2020 HMDA data due March 1

The NCUA sent a Regulatory Alert to credit unions this week reminding those subject to Home Mortgage Disclosure Act (HMDA) requirements in 2020 that they must submit data to the CFPB by March 1. Credit unions located in metropolitan areas that engage in certain types and volume of residential mortgage lending, and that had assets exceeding $47 million as of Dec. 31, 2019, must file a report this year on mortgage loan applications received during 2020.

The CFPB has a chart available to determine if institutions are required to submit data, and the NCUA reminded credit unions of the change in closed-end mortgage loan threshold; those that originated fewer than 100 covered closed-end mortgage loans in 2018 or 2019 are not required to report any closed-end mortgage loan information for 2020.

The NCUA provided additional details for the data submission process and reminded covered credit unions that delinquent filings could subject them to civil money penalties. NAFCU has several HMDA-related resources available online.

House Financial Services Committee advances COVID relief provisions

The House Financial Services Committee wrapped up its markup of coronavirus relief provisions as part of the budget reconciliation process Thursday.
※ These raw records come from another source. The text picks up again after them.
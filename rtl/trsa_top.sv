// trsa_top: pipelined, optimized TRSA modular exponentiator, C = m^e mod n.
//
// The design is a coordinator followed by a tree of MulMod processor
// elements. The coordinator splits the exponent over the 2^l tree inputs and
// computes A = m^(e div 2^l) and B = m^(e div 2^l + e mod 2^l), both mod n;
// the tree of l levels multiplies 2^l - 1 copies of A and one B. In its
// optimized form the tree has 2l - 1 PEs instead of 2^l - 1, and every level
// is a pipeline stage, so a new message can enter the tree each MulMod time.
//
// Two run-time modes, sampled only while nothing is in flight:
//   pipe_en      = 1: messages overlap in the pipeline (pipelined TRSA);
//                  0: a message is admitted only once the previous result
//                  has left (the behaviour of the original, unpipelined TRSA).
//   coord_bypass = 1: the host supplies A and B itself (the coordinator role
//                  played by a host CPU, the tree used as a coprocessor);
//                  0: the internal coordinator computes them from m and e.
//
// Interface: valid/ready on the message input (in_m, in_e, in_n, or in_a,
// in_b, in_n in bypass mode) and on the result (out_c). Results come out in
// the order the messages went in. in_flight counts accepted messages whose
// result has not left yet; coord_ops is the MulMod count the coordinator
// spent on its last message.
module trsa_top
  import trsa_pkg::*;
#(
  parameter int unsigned K         = KEY_BITS_DEFAULT,
  parameter int unsigned LEVELS    = LEVELS_DEFAULT,
  parameter bit          OPTIMIZED = 1'b1
) (
  input  logic              clk,
  input  logic              rst_n,
  input  logic              pipe_en,
  input  logic              coord_bypass,
  input  logic              in_valid,
  output logic              in_ready,
  input  logic [K-1:0]      in_m,
  input  logic [K-1:0]      in_e,
  input  logic [K-1:0]      in_n,
  input  logic [K-1:0]      in_a,
  input  logic [K-1:0]      in_b,
  output logic              out_valid,
  input  logic              out_ready,
  output logic [K-1:0]      out_c,
  output logic [7:0]        in_flight,
  output logic [31:0]       coord_ops,
  output logic [LEVELS-1:0] stage_active
);

  logic         pipe_q, bypass_q;
  logic [7:0]   flight_q;
  logic         admit, in_fire, out_fire;

  logic         co_in_ready, co_out_valid, co_out_ready;
  logic [K-1:0] co_a, co_b, co_n;

  logic         tr_in_valid, tr_in_ready;
  logic [K-1:0] tr_a, tr_b, tr_n;

  // Without pipelining only one message may be inside at a time.
  assign admit = pipe_q || (flight_q == '0);

  trsa_coordinator #(.K(K), .LEVELS(LEVELS)) u_coord (
    .clk       (clk),
    .rst_n     (rst_n),
    .in_valid  (in_valid && admit && !bypass_q),
    .in_ready  (co_in_ready),
    .in_m      (in_m),
    .in_e      (in_e),
    .in_n      (in_n),
    .out_valid (co_out_valid),
    .out_ready (co_out_ready),
    .out_a     (co_a),
    .out_b     (co_b),
    .out_n     (co_n),
    .op_count  (coord_ops)
  );

  // Tree input: from the coordinator, or straight from the host.
  always_comb begin
    if (bypass_q) begin
      tr_in_valid = in_valid && admit;
      tr_a        = in_a;
      tr_b        = in_b;
      tr_n        = in_n;
    end else begin
      tr_in_valid = co_out_valid;
      tr_a        = co_a;
      tr_b        = co_b;
      tr_n        = co_n;
    end
  end
  assign co_out_ready = !bypass_q && tr_in_ready;

  trsa_tree #(.K(K), .LEVELS(LEVELS), .OPTIMIZED(OPTIMIZED)) u_tree (
    .clk          (clk),
    .rst_n        (rst_n),
    .in_valid     (tr_in_valid),
    .in_ready     (tr_in_ready),
    .in_a         (tr_a),
    .in_b         (tr_b),
    .in_n         (tr_n),
    .out_valid    (out_valid),
    .out_ready    (out_ready),
    .out_c        (out_c),
    .stage_active (stage_active)
  );

  assign in_ready = admit && (bypass_q ? tr_in_ready : co_in_ready);
  assign in_fire  = in_valid && in_ready;
  assign out_fire = out_valid && out_ready;

  always_ff @(posedge clk or negedge rst_n) begin
    if (!rst_n) begin
      pipe_q   <= 1'b1;
      bypass_q <= 1'b0;
      flight_q <= '0;
    end else begin
      flight_q <= flight_q + 8'(in_fire) - 8'(out_fire);
      // Modes change only when the design is empty, so order is kept.
      if (flight_q == '0 && !in_fire) begin
        pipe_q   <= pipe_en;
        bypass_q <= coord_bypass;
      end
    end
  end

  assign in_flight = flight_q;

endmodule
Several dozen amendments were considered during the two-day markup; one amendment was adopted and would set aside $500 million within the SSBCI for the smallest businesses with a focus on businesses with fewer than 10 employees. The legislation also includes some NAFCU-supported provisions:

  • an additional $25 billion for emergency rental assistance;
  • $9.961 billion to states, territories, and tribes to help households with mortgage payments and other housing costs; and
  • $10 billion to the State Small Business Credit Initiative.

Ahead of the markup, NAFCU reiterated provisions to include that would provide credit unions with access to additional tools to better serve members facing financial hardships amid the coronavirus pandemic.

The House Ways and Means Committee advanced its provisions yesterday to provide additional direct payments to consumers and families, an extension and increase to federal unemployment benefits, and adjusting some tax credits to further support families and workers, and the House Small Business Committee advanced its proposals Wednesday, which include:

  • expanding PPP eligibility and increasing program funding;
  • allocating $15 billion for the Targeted Economic Injury Disaster Loan (EIDL) Advance program;
  • providing $25 billion for a new program at the SBA offering assistance to restaurants and other food and drinking establishments;
  • providing an additional $1.25 billion for the SBA Shuttered Venue Operators Grant Program;
  • appropriating $840 million for administrative costs to prevent, prepare and respond to the COVID–19 pandemic, including expenses related to PPP, aid to Venues, and grants to restaurants;
  • funding $460 million for the disaster loan program; and
  • allocating $25 million for SBA’s Office of Inspector General for oversight, to remain available until expended.

NAFCU will continue to advocate for credit union priorities, and keep members informed as legislation is advanced.